Your washer and dryer might be the hardest-working appliances in your home. Every now and then, both need a little TLC.
Three big reasons to clean your washer and how to do it:
1. You’ve just washed items either soiled with bodily fluids (blech), cooking oils, or products containing petroleum derivatives (including topical medications, lotions, and creams) OR which have worn or used recently by someone who is sick.
Body fluids and sickness call for sanitization and/or disinfecting. Run your machine empty for one full cycle using the hottest possible water (140–150°F) with about one cup of chlorine bleach. Newer machines might have a sanitize cycle built in (that means super-hot water), but, if you don’t know for sure that the water temp will be at least above 140°F, add chlorine bleach or other laundry disinfectant just to be safe. For top-loading machines, allow the drum to fill, add a disinfecting agent, let it swish around for a bit, then turn the machine off to soak for about an hour before completing the wash cycle. For front-loading machines add bleach to the dispenser as you normally would.
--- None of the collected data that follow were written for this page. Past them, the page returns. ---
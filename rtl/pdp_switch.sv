// pdp_switch: a programmable switch that schedules E2E-latency-constrained packets with
// remaining-hop-aware (RHA) queue selection over weighted round-robin queues.
//
// Ingress pipeline  (one packet per cycle, 3 registered stages)
//   merge     recirculated probes have priority over new packets (in_ready = 0 then)
//   routing   route_table: egress port from the destination address
//   classify  pkt_classifier: type, tau, remaining hops from the hashed 5-tuple;
//             probes are sent to the recirculation port
//   schedule  rha_scheduler picks the queue of a constrained packet (or drops it)
//             from the ingress copy of the queue lengths; a recirculated probe instead
//             writes its queue lengths into that copy (ig_qlen_regs) and is consumed
// Traffic management
//   traffic_manager: NUM_QUEUES WRR queues per port plus the probe-only recirculation
//   queue; one packet per cycle to the egress pipeline
// Egress pipeline  (1 registered stage)
//   data packets  eg_qlen_regs records the depth of the queue they left; int_module
//                 updates/creates/strips their INT header and emits the new INT field
//   probes        qlm_encoder reads the egress queue lengths of the sampled port, adds
//                 the QLM constants and encodes them; the probe then goes round the
//                 recirculation path (RECIRC_LAT cycles) back to the ingress merge
//
// Interface: packets enter as parsed descriptors (in_*), leave on out_* with their
// egress port in out_desc.eg_port; out_field is the INT field to insert, out_report
// the telemetry handed to the control plane at a flow's last hop. cfg_* ports are the
// control plane's table writes. events pulses once per occurrence of each mechanism.
//
// The block structure and packet paths follow the system overview of the design;
// the descriptor interface, stage timing and recirculation latency are this design's.
module pdp_switch
  import rha_pkg::*;
#(
  parameter int unsigned ROUTE_ENTRIES = 256,
  parameter int unsigned FLOW_ENTRIES  = 256,
  parameter int unsigned QLM_ENTRIES   = 4,
  parameter weight_vec_t WEIGHTS       = DEF_WEIGHTS,
  parameter mu_vec_t     MATH_UNITS    = math_units(WEIGHTS, K_NS_PER_CELL),
  parameter int unsigned QDEPTH        = 1024,
  parameter int unsigned QCAP_CELLS    = 2048,
  parameter int unsigned RECIRC_DEPTH  = 64,
  parameter int unsigned RECIRC_LAT    = 8,
  parameter int unsigned NS_PER_CYCLE  = K_NS_PER_CELL
) (
  input  logic                             clk,
  input  logic                             rst_n,
  input  logic [DEVID_W-1:0]               device_id,
  // control plane
  input  logic                             route_we,
  input  logic [$clog2(ROUTE_ENTRIES)-1:0] route_addr,
  input  logic                             route_valid,
  input  logic [PORT_W-1:0]                route_port,
  input  logic                             flow_we,
  input  logic [$clog2(FLOW_ENTRIES)-1:0]  flow_addr,
  input  flow_entry_t                      flow_entry,
  input  logic                             qlm_we,
  input  logic [$clog2(QLM_ENTRIES)-1:0]   qlm_addr,
  input  logic                             qlm_valid,
  input  qlen_vec_t                        qlm_lo,
  input  qlen_vec_t                        qlm_hi,
  input  qlen_vec_t                        qlm_add,
  // packets in
  input  logic                             in_valid,
  output logic                             in_ready,
  input  pkt_desc_t                        in_desc,
  // packets out
  output logic                             out_valid,
  output pkt_desc_t                        out_desc,
  output logic                             out_field_valid,
  output int_field_t                       out_field,
  output logic                             out_report_valid,
  output int_hdr_t                         out_report,
  // observation
  output qlen_vec_t                        tm_qlen [NUM_PORTS],
  output sw_events_t                       events
);
  // ---------------- recirculation path ----------------
  logic      rc_valid [RECIRC_LAT];
  pkt_desc_t rc_desc  [RECIRC_LAT];
  logic      qlm_ov;
  pkt_desc_t qlm_od;

  always_ff @(posedge clk or negedge rst_n) begin
    if (!rst_n) begin
      for (int i = 0; i < int'(RECIRC_LAT); i++) rc_valid[i] <= 1'b0;
    end else begin
      rc_valid[0] <= qlm_ov;
      for (int i = 1; i < int'(RECIRC_LAT); i++) rc_valid[i] <= rc_valid[i-1];
    end
  end
  always_ff @(posedge clk) begin
    rc_desc[0] <= qlm_od;
    for (int i = 1; i < int'(RECIRC_LAT); i++) rc_desc[i] <= rc_desc[i-1];
  end

  // ---------------- ingress ----------------
  logic      mg_valid;
  pkt_desc_t mg_desc;
  assign in_ready = !rc_valid[RECIRC_LAT-1];
  always_comb begin
    mg_valid = rc_valid[RECIRC_LAT-1] || in_valid;
    mg_desc  = in_desc;
    if (rc_valid[RECIRC_LAT-1]) begin
      mg_desc         = rc_desc[RECIRC_LAT-1];
      mg_desc.in_port = PORT_W'(RECIRC_PORT);
    end
  end

  logic      rt_valid;
  pkt_desc_t rt_desc;
  route_table #(.ENTRIES(ROUTE_ENTRIES)) u_route (
    .clk, .rst_n,
    .cfg_we(route_we), .cfg_addr(route_addr), .cfg_valid(route_valid), .cfg_port(route_port),
    .in_valid(mg_valid), .in_desc(mg_desc), .out_valid(rt_valid), .out_desc(rt_desc)
  );

  logic      cl_valid, cl_drop;
  pkt_desc_t cl_desc;
  pkt_classifier #(.ENTRIES(FLOW_ENTRIES)) u_class (
    .clk, .rst_n,
    .cfg_we(flow_we), .cfg_addr(flow_addr), .cfg_entry(flow_entry),
    .in_valid(rt_valid), .in_desc(rt_desc),
    .out_valid(cl_valid), .out_desc(cl_desc), .out_drop(cl_drop)
  );

  logic      is_rprobe;
  qlen_vec_t ig_qlen;
  assign is_rprobe = cl_valid && (cl_desc.ptype == PT_RECIRC_PROBE);

  ig_qlen_regs u_igq (
    .clk, .rst_n,
    .wr_valid(is_rprobe), .wr_desc(cl_desc),
    .rd_port(cl_desc.eg_port), .rd_qlen(ig_qlen)
  );

  logic      rs_valid, rs_drop;
  pkt_desc_t rs_desc;
  logic [3:0] rs_round;
  rha_scheduler #(.MATH_UNITS(MATH_UNITS)) u_rha (
    .clk, .rst_n,
    .in_valid(cl_valid && !is_rprobe), .in_desc(cl_desc), .in_qlen(ig_qlen),
    .out_valid(rs_valid), .out_desc(rs_desc), .out_drop(rs_drop), .out_round(rs_round)
  );

  // ---------------- traffic management ----------------
  logic     tm_drop, tm_valid;
  eg_desc_t tm_desc;
  traffic_manager #(
    .WEIGHTS(WEIGHTS), .DEPTH(QDEPTH), .QCAP_CELLS(QCAP_CELLS),
    .RECIRC_DEPTH(RECIRC_DEPTH), .NS_PER_CYCLE(NS_PER_CYCLE)
  ) u_tm (
    .clk, .rst_n,
    .in_valid(rs_valid), .in_desc(rs_desc), .tail_drop(tm_drop),
    .out_valid(tm_valid), .out_desc(tm_desc), .qlen_cells(tm_qlen)
  );

  // ---------------- egress ----------------
  logic      eg_probe, eg_data;
  qlen_vec_t eg_qlen;
  assign eg_probe = tm_valid && (tm_desc.d.ptype == PT_PROBE);
  assign eg_data  = tm_valid && (tm_desc.d.ptype != PT_PROBE);

  eg_qlen_regs u_egq (
    .clk, .rst_n,
    .wr_valid(eg_data), .wr_port(tm_desc.d.eg_port), .wr_qid(tm_desc.d.qid),
    .wr_qdepth(tm_desc.deq_qdepth),
    .rd_port(tm_desc.d.probe_port), .rd_qlen(eg_qlen)
  );

  logic qlm_hit;
  qlm_encoder #(.ENTRIES(QLM_ENTRIES)) u_qlm (
    .clk, .rst_n,
    .cfg_we(qlm_we), .cfg_addr(qlm_addr), .cfg_valid(qlm_valid),
    .cfg_lo(qlm_lo), .cfg_hi(qlm_hi), .cfg_add(qlm_add),
    .in_valid(eg_probe), .in_desc(tm_desc.d), .in_qlen(eg_qlen),
    .out_valid(qlm_ov), .out_desc(qlm_od), .out_hit(qlm_hit), .out_entry()
  );

  logic first_hop, last_hop;
  int_module u_int (
    .clk, .rst_n, .device_id,
    .in_valid(eg_data), .in_desc(tm_desc),
    .out_valid(out_valid), .out_desc(out_desc),
    .out_field_valid(out_field_valid), .out_field(out_field),
    .out_report_valid(out_report_valid), .out_report(out_report),
    .out_first_hop(first_hop), .out_last_hop(last_hop)
  );

  // ---------------- event strobes ----------------
  always_comb begin
    events                 = '0;
    events.route_miss_drop = cl_drop;
    events.rha_enqueue     = rs_valid && (rs_desc.ptype == PT_CONSTRAINED);
    events.rha_relaxed     = events.rha_enqueue && (rs_round != '0);
    events.rha_drop        = rs_drop;
    events.tm_tail_drop    = tm_drop;
    events.probe_encoded   = qlm_ov;
    events.qlm_hit         = qlm_hit;
    events.ig_qlen_update  = is_rprobe;
    events.int_first_hop   = first_hop;
    events.int_last_hop    = last_hop;
  end

  // the scheduler either forwards or drops a packet, never both
  // assertions are off while rst_n is low: the state is undefined before the first edge
  // (lint notes rst_n as both asynchronous reset and synchronous signal because of this
  // disable clause; it builds no logic)
  a_queue_or_drop: assert property (@(posedge clk) disable iff (!rst_n) !(rs_valid && rs_drop))
    else $error("pdp_switch: packet both queued and dropped");
endmodule
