// pdp_switch_tb: end-to-end test of the switch at its default parameters.
//
// Control plane setup: routes for hosts 2 and 3, six E2E-latency-constrained flows
// (E2E tolerable queuing delays of 16, 20 and 24 us and three looser ones, 1 to 8
// remaining hops), three delay-insensitive background flows (one per queue of port 0),
// one flood flow to port 1, probe flows, and a two-entry QLM table.
// Traffic: a congestion phase where background traffic builds queues on port 0 while
// constrained packets and probes keep arriving, a flood that overflows a port-1 queue,
// a relief phase, then a drain.
//
// Checks:
//  * every RHA decision (queue, or drop) against a reference computed here from the
//    packet and the ingress queue lengths it was scheduled with;
//  * every probe's encoded lengths against the egress lengths plus the QLM constants,
//    and that the recirculated probe writes exactly those into the ingress registers;
//  * INT header, protocol rewrite, new INT field and last-hop report of every
//    constrained packet; the reported queue time equals the cycles waited x 64 ns
//    (latency minus 4 cycles: the queue time includes the enqueue cycle);
//  * delay-insensitive packets leave unchanged, on the routed port;
//  * every packet is accounted for (delivered, or dropped with a reason, or a
//    probe consumed at ingress);
//  * each mechanism happened at least once: route-miss drop, RHA enqueue, RHA
//    relaxation, RHA drop, tail drop, probe encoding, QLM hit and default action,
//    ingress queue-length update, INT first and last hop, all three WRR queues
//    served on port 0, ingress stall for a recirculated probe.
module pdp_switch_tb;
  import rha_pkg::*;

  logic clk = 0, rst_n = 0;
  always #5 clk = ~clk;

  logic [DEVID_W-1:0] device_id;
  logic route_we, route_valid, flow_we, qlm_we, qlm_valid;
  logic [7:0] route_addr, flow_addr;
  logic [PORT_W-1:0] route_port;
  flow_entry_t flow_entry;
  logic [1:0] qlm_addr;
  qlen_vec_t qlm_lo, qlm_hi, qlm_add;
  logic in_valid, in_ready, out_valid, out_field_valid, out_report_valid;
  pkt_desc_t in_desc, out_desc;
  int_field_t out_field;
  int_hdr_t out_report;
  qlen_vec_t tm_qlen [NUM_PORTS];
  sw_events_t events;

  pdp_switch dut (.*);

  int checks = 0, failures = 0;
  task automatic check(bit cond, string msg);
    checks++;
    if (!cond) begin
      failures++;
      if (failures < 20) $display("FAIL @%0t: %s", $time, msg);
    end
  endtask

  // ---------------- reference helpers ----------------
  function automatic logic [15:0] crc16(five_tuple_t t);
    logic [103:0] b;
    logic [15:0] c;
    logic fb;
    b = t; c = 16'hffff;
    for (int i = 103; i >= 0; i--) begin
      fb = c[15] ^ b[i];
      c = c << 1;
      if (fb) c = c ^ 16'h1021;
    end
    return c;
  endfunction

  function automatic void rha_ref(pkt_desc_t d, qlen_vec_t q, output bit found, output int sel,
                                  output int rnd);
    longint unsigned mu[3] = '{320, 214, 128};
    longint unsigned t, rem, tt;
    int hh;
    found = 0; sel = 0; rnd = 0;
    t = d.int_valid ? d.inth.total_qtime : 0;
    if (t > d.tau) return;
    rem = d.tau - t;
    hh = 0;
    while ((1 << hh) < int'(d.rem_hops)) hh++;
    tt = rem >> hh;
    for (int c = 0; c <= hh; c++)
      for (int k = 0; k < 3; k++)
        if (!found && mu[k] * longint'(q[k]) <= (tt << c)) begin
          found = 1; sel = k; rnd = c;
        end
  endfunction

  // QLM table shadow: entry 0 = all queues below 100 cells, entry 1 = all at 100 or more
  int qlm_lo_s [2] = '{0, 100};
  int qlm_hi_s [2] = '{99, 65535};
  int qlm_add_s [2][3] = '{'{2, 3, 4}, '{40, 30, 20}};

  function automatic qlen_vec_t qlm_ref(qlen_vec_t q, output bit hit);
    qlen_vec_t r;
    r = q; hit = 0;
    for (int e = 0; e < 2 && !hit; e++) begin
      bit m;
      m = 1;
      for (int i = 0; i < 3; i++) m = m && int'(q[i]) >= qlm_lo_s[e] && int'(q[i]) <= qlm_hi_s[e];
      if (m) begin
        hit = 1;
        for (int i = 0; i < 3; i++) r[i] = QLEN_W'(int'(q[i]) + qlm_add_s[e][i]);
      end
    end
    return r;
  endfunction

  // ---------------- flows ----------------
  typedef struct {
    five_tuple_t ft;
    pkt_type_e   pt;
    int          tau;
    int          hops;
    int          qid;
  } flow_t;
  flow_t flows [$];
  int c_flows [$], bg_flows [$];
  int probe_flow, flood_flow, nroute_flow;

  function automatic int add_flow(logic [31:0] dst, logic [7:0] proto, pkt_type_e pt, int tau,
                                  int hops, int qid);
    flow_t f;
    bit clash;
    f.ft = '{32'h0a00_0001, dst, 16'd1000 + 16'(flows.size()), 16'd5000, proto};
    do begin
      clash = 0;
      foreach (flows[i]) if (crc16(flows[i].ft)[7:0] == crc16(f.ft)[7:0]) clash = 1;
      if (clash) f.ft.src_port++;
    end while (clash);
    f.pt = pt; f.tau = tau; f.hops = hops; f.qid = qid;
    flows.push_back(f);
    return flows.size() - 1;
  endfunction

  // ---------------- scoreboards ----------------
  int unsigned ncyc = 0;
  always @(negedge clk) ncyc <= ncyc + 1;

  pkt_desc_t   sent_desc [int];
  int unsigned sent_cyc  [int];
  bit          exp_found [int];
  int          exp_sel   [int];
  qlen_vec_t   exp_probe [int];
  bit          exp_hit   [int];
  int n_sent = 0, n_out = 0, n_route_drop = 0, n_rha_drop = 0, n_tail = 0, n_consumed = 0;
  int n_enq = 0, n_relax = 0, n_probe_enc = 0, n_qlm_hit = 0, n_qlm_default = 0;
  int n_ig_upd = 0, n_first = 0, n_last = 0, n_stall = 0;
  int p0_q [3] = '{0, 0, 0};

  always @(negedge clk) if (rst_n) begin
    // RHA decision reference, at the scheduling stage input
    if (dut.cl_valid && dut.cl_desc.ptype == PT_CONSTRAINED) begin
      bit f; int s, r;
      rha_ref(dut.cl_desc, dut.ig_qlen, f, s, r);
      exp_found[int'(dut.cl_desc.tag)] = f;
      exp_sel[int'(dut.cl_desc.tag)] = s;
    end
    if (events.rha_drop) begin
      n_rha_drop++;
      check(exp_found.exists(int'(dut.rs_desc.tag)) && !exp_found[int'(dut.rs_desc.tag)],
            $sformatf("RHA drop of packet %0d", dut.rs_desc.tag));
    end
    if (events.rha_enqueue) begin
      n_enq++;
      check(exp_found[int'(dut.rs_desc.tag)] && int'(dut.rs_desc.qid) == exp_sel[int'(dut.rs_desc.tag)],
            $sformatf("RHA queue of packet %0d: %0d, expected %0d", dut.rs_desc.tag, dut.rs_desc.qid,
                      exp_sel[int'(dut.rs_desc.tag)]));
    end
    if (events.rha_relaxed) n_relax++;
    if (events.route_miss_drop) n_route_drop++;
    if (events.tm_tail_drop) n_tail++;
    // probes: QLM encoding
    if (dut.eg_probe) begin
      bit h;
      exp_probe[int'(dut.tm_desc.d.tag)] = qlm_ref(dut.eg_qlen, h);
      exp_hit[int'(dut.tm_desc.d.tag)] = h;
    end
    if (events.probe_encoded) begin
      int tg;
      tg = int'(dut.qlm_od.tag);
      n_probe_enc++;
      if (events.qlm_hit) n_qlm_hit++; else n_qlm_default++;
      check(exp_probe.exists(tg) && dut.qlm_od.probe_qlen == exp_probe[tg] && events.qlm_hit == exp_hit[tg],
            $sformatf("QLM encoding of probe %0d", tg));
    end
    if (events.ig_qlen_update) begin
      int tg;
      tg = int'(dut.cl_desc.tag);
      n_ig_upd++;
      n_consumed++;
      check(exp_probe.exists(tg) && dut.cl_desc.probe_qlen == exp_probe[tg],
            $sformatf("recirculated probe %0d carries its encoded lengths", tg));
      sent_desc.delete(tg);
    end
    if (events.int_first_hop) n_first++;
    if (events.int_last_hop) n_last++;
    if (in_valid && !in_ready) n_stall++;
    // delivered packets
    if (out_valid) begin
      int tg;
      pkt_desc_t s;
      tg = int'(out_desc.tag);
      n_out++;
      check(sent_desc.exists(tg), $sformatf("delivered packet %0d was sent", tg));
      if (sent_desc.exists(tg)) begin
        s = sent_desc[tg];
        check(out_desc.ft.dst_ip == s.ft.dst_ip && out_desc.eg_port == ((s.ft.dst_ip[7:0] == 8'd2) ? 0 : 1),
              "routed to the right port");
        if (out_desc.eg_port == 0) p0_q[out_desc.qid]++;
        if (out_desc.ptype == PT_CONSTRAINED) begin
          int wait_cyc;
          bit first, last;
          logic [7:0] base;
          first = !s.int_valid;
          last  = out_desc.rem_hops <= 1;
          wait_cyc = int'(ncyc - sent_cyc[tg]) - 4;
          base = (s.ft.proto == PROTO_TCP || s.ft.proto == PROTO_INT_TCP) ? PROTO_TCP : PROTO_UDP;
          check(out_field_valid && out_field.device_id == device_id, "INT field emitted");
          check(out_field.queue_time == QTIME_W'(wait_cyc * 64),
                $sformatf("queue time %0d for %0d cycles waited", out_field.queue_time, wait_cyc));
          check(out_desc.inth.hop_count == (first ? 8'd1 : s.inth.hop_count + 8'd1), "hop count");
          check(out_desc.inth.total_qtime == (first ? 48'd0 : s.inth.total_qtime) + TIME_W'(out_field.queue_time),
                "total queue time");
          if (last) begin
            check(out_desc.ft.proto == base && !out_desc.int_valid && out_report_valid
                  && out_report == out_desc.inth, "INT removed and reported at the last hop");
          end else begin
            check(out_desc.int_valid && !out_report_valid
                  && out_desc.ft.proto == ((base == PROTO_TCP) ? PROTO_INT_TCP : PROTO_INT_UDP),
                  "INT protocol marking");
          end
        end else begin
          check(!out_field_valid && out_desc.ft == s.ft && out_desc.inth == s.inth,
                "delay-insensitive packet unchanged");
        end
        sent_desc.delete(tg);
      end
    end
  end

  // ---------------- stimulus ----------------
  int next_tag = 1;

  task automatic send_flow(int fi, int len, int probe_port = 0);
    pkt_desc_t d;
    flow_t f;
    f = flows[fi];
    d = '0;
    d.tag = TAG_W'(next_tag++);
    d.len_cells = LEN_W'(len);
    d.in_port = PORT_W'($urandom_range(0, NUM_PORTS - 1));
    d.ft = f.ft;
    if (f.pt == PT_CONSTRAINED && $urandom_range(0, 1)) begin
      d.int_valid = 1;
      d.ft.proto = (f.ft.proto == PROTO_TCP) ? PROTO_INT_TCP : PROTO_INT_UDP;
      d.inth.hop_count = HOP_W'($urandom_range(1, 4));
      d.inth.total_qtime = TIME_W'($urandom_range(0, f.tau / 2));
    end
    d.probe_port = PORT_W'(probe_port);
    in_desc = d;
    in_valid = 1;
    @(negedge clk);
    while (!in_ready) @(negedge clk);
    @(posedge clk);
    sent_desc[int'(d.tag)] = d;
    sent_cyc[int'(d.tag)] = ncyc;
    n_sent++;
    #1;
    in_valid = 0;
  endtask

  task automatic idle(int n);
    repeat (n) @(posedge clk);
    #1;
  endtask

  task automatic setup();
    int e;
    // routes: host 2 -> port 0, host 3 -> port 1
    route_we = 1;
    route_addr = 8'd2; route_valid = 1; route_port = 0; @(posedge clk); #1;
    route_addr = 8'd3; route_valid = 1; route_port = 1; @(posedge clk); #1;
    route_we = 0;
    foreach (flows[i]) begin
      flow_we = 1;
      flow_addr = crc16(flows[i].ft)[7:0];
      flow_entry = '{valid: 1'b1, ptype: flows[i].pt, tau: TIME_W'(flows[i].tau),
                     rem_hops: HOP_W'(flows[i].hops), qid: QID_W'(flows[i].qid)};
      @(posedge clk); #1;
    end
    flow_we = 0;
    for (e = 0; e < 2; e++) begin
      qlm_we = 1; qlm_addr = 2'(e); qlm_valid = 1;
      for (int i = 0; i < 3; i++) begin
        qlm_lo[i] = QLEN_W'(qlm_lo_s[e]); qlm_hi[i] = QLEN_W'(qlm_hi_s[e]);
        qlm_add[i] = QLEN_W'(qlm_add_s[e][i]);
      end
      @(posedge clk); #1;
    end
    qlm_we = 0;
  endtask

  task automatic mixed(int cycles, int bg_pct, int c_pct);
    for (int n = 0; n < cycles; n++) begin
      int r;
      r = $urandom_range(0, 99);
      if (n % 40 == 0) send_flow(probe_flow, 1, 0);
      else if (n % 40 == 20) send_flow(probe_flow, 1, 1);
      else if (r < bg_pct) send_flow(bg_flows[$urandom_range(0, 2)], 19);
      else if (r < bg_pct + c_pct) send_flow(c_flows[$urandom_range(0, c_flows.size() - 1)],
                                             $urandom_range(1, 4));
      else if (r < bg_pct + c_pct + 1) send_flow(nroute_flow, 2);
      else idle(1);
    end
  endtask

  initial begin
    route_we = 0; route_valid = 0; route_addr = 0; route_port = 0;
    flow_we = 0; flow_addr = 0; flow_entry = '0;
    qlm_we = 0; qlm_addr = 0; qlm_valid = 0; qlm_lo = '0; qlm_hi = '0; qlm_add = '0;
    in_valid = 0; in_desc = '0; device_id = 32'h0000_0101;

    c_flows.push_back(add_flow(32'h0a00_0002, PROTO_UDP, PT_CONSTRAINED, 16000, 1, 0));
    c_flows.push_back(add_flow(32'h0a00_0002, PROTO_TCP, PT_CONSTRAINED, 20000, 2, 0));
    c_flows.push_back(add_flow(32'h0a00_0002, PROTO_UDP, PT_CONSTRAINED, 24000, 3, 0));
    c_flows.push_back(add_flow(32'h0a00_0002, PROTO_TCP, PT_CONSTRAINED, 200000, 4, 0));
    c_flows.push_back(add_flow(32'h0a00_0002, PROTO_UDP, PT_CONSTRAINED, 400000, 6, 0));
    c_flows.push_back(add_flow(32'h0a00_0002, PROTO_UDP, PT_CONSTRAINED, 800000, 8, 0));
    for (int q = 0; q < 3; q++) bg_flows.push_back(add_flow(32'h0a00_0002, PROTO_TCP, PT_INSENSITIVE, 0, 0, q));
    flood_flow  = add_flow(32'h0a00_0003, PROTO_TCP, PT_INSENSITIVE, 0, 0, 0);
    probe_flow  = add_flow(32'h0a00_00fe, PROTO_UDP, PT_PROBE, 0, 0, 0);
    nroute_flow = add_flow(32'h0a00_0009, PROTO_TCP, PT_INSENSITIVE, 0, 0, 0);

    repeat (3) @(posedge clk);
    rst_n = 1;
    @(posedge clk); #1;
    setup();

    mixed(300, 0, 40);      // idle network: constrained packets and probes only
    mixed(600, 45, 25);     // congestion builds on port 0
    for (int i = 0; i < 150; i++) send_flow(flood_flow, 19);   // overflow a port-1 queue
    mixed(2500, 3, 30);     // relief: queues drain while probes keep the view fresh
    idle(6000);             // drain

    check(n_sent == n_out + n_route_drop + n_rha_drop + n_tail + n_consumed,
          $sformatf("accounting: sent %0d, out %0d, route %0d, rha %0d, tail %0d, probes %0d",
                    n_sent, n_out, n_route_drop, n_rha_drop, n_tail, n_consumed));
    check(sent_desc.size() == n_route_drop + n_rha_drop + n_tail, "nothing left in flight");
    $display("events: route_drop=%0d rha_enq=%0d relaxed=%0d rha_drop=%0d tail=%0d probe_enc=%0d qlm_hit=%0d qlm_default=%0d ig_upd=%0d first=%0d last=%0d stall=%0d p0q=%0d/%0d/%0d",
             n_route_drop, n_enq, n_relax, n_rha_drop, n_tail, n_probe_enc, n_qlm_hit, n_qlm_default,
             n_ig_upd, n_first, n_last, n_stall, p0_q[0], p0_q[1], p0_q[2]);
    check(n_route_drop > 0, "route-miss drop happened");
    check(n_enq > 0, "RHA enqueue happened");
    check(n_relax > 0, "RHA relaxation happened");
    check(n_rha_drop > 0, "RHA drop happened");
    check(n_tail > 0, "tail drop happened");
    check(n_probe_enc > 0 && n_ig_upd == n_probe_enc, "probes encoded and all came back");
    check(n_qlm_hit > 0, "QLM entry hit happened");
    check(n_qlm_default > 0, "QLM default action happened");
    check(n_first > 0 && n_last > 0, "INT first and last hop happened");
    check(p0_q[0] > 0 && p0_q[1] > 0 && p0_q[2] > 0, "all WRR queues served");
    check(n_stall > 0, "ingress stalled for a recirculated probe");
    $display("TB_RESULT checks=%0d failures=%0d", checks, failures);
    $finish;
  end

  initial begin
    repeat (30000) @(posedge clk);
    failures++;
    $display("FAIL: watchdog");
    $display("TB_RESULT checks=%0d failures=%0d", checks, failures);
    $finish;
  end
endmodule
To de-oil or degrease a washing machine, run empty with either a detergent-containing bleach or detergent/bleach combo.
2. You live in a region with hard water (water high in minerals that can leave lime scale and other damaging deposits behind). Those deposits build up in the inner workings of your machine and pipes, causing wear and tear and less efficient and effective cleaning.
To remove hard-water deposits, run your machine empty with hot water plus a cup or so of either white vinegar, lemon juice, baking soda, or a commercial solution (such as CLR) specifically formulated for removing calcium, lime, rust and other deposits. For top loaders, fill then add your preferred solution as described above; for front loaders, make a solution with water first, then add to the drum before running.
3. You forgot to promptly move a load of laundry from washer to dryer, allowing perfect conditions for growing mold and mildew.
To prevent mold and mildew from ever starting, sanitize at least once a month following instructions above and get in a habit of leaving the door of your machine open when not in use so the inner workings can air dry.
In all cases, once the washer drum is clean, take out and hand wash any removable parts such as lint screens and soap dispensers. For top loaders, release and lift the top of the machine (if possible) and hand clean around the top of the drum. For front loaders, use an everyday household cleaner to gently scrub both the inside of the door and the rubber sealing gasket around opening to the drum (be sure to get into the nooks and crannies). Finish by using a basic surface cleaner on the outside of your machine to remove unsightly lint, detergent spills, etc.
Especially with loads washed in only warm or cold water, you can’t always count on a wash cycle to remove all traces of laundry contaminants. Any time your washing machine needs to be sanitized or disinfected, so too does the inside of your dryer. Even if sanitization or disinfection is not needed, it’s a good practice to clean your dryer every so often to remove trace residues of detergents and other laundry chemicals.
To sanitize or clean or dryer. Make a solution of water with chlorine bleach or other laundry sanitizing solution. Wearing rubber gloves, dip a clean sponge or rag into the solution, wring, then thoroughly wipe out the drum, inside of the dryer door, and any rubber sealing gaskets. Rinse with clean water only to completely remove solution residues.
Clothes dryers are also responsible for nearly 15,000 home fires each year, according to stats from the National Fire Protection Association. About one in four of those fires starts with a failure to keep ventilation systems clear of lint. Even if you religiously clear your dryer’s removable lint screen, some lint passes through with each load, collecting either inside the dryer or in its ventilation tube. To minimize fire hazard, unplug and thoroughly clean all lint-venting equipment at least twice a year. This includes unscrewing and removing the back of the dryer and hand clearing or vacuuming internal ducts where flammable lint sits closest to the dryer’s heating elements. When a venting tube’s interior walls are completely coated with lint, it’s time to replace it.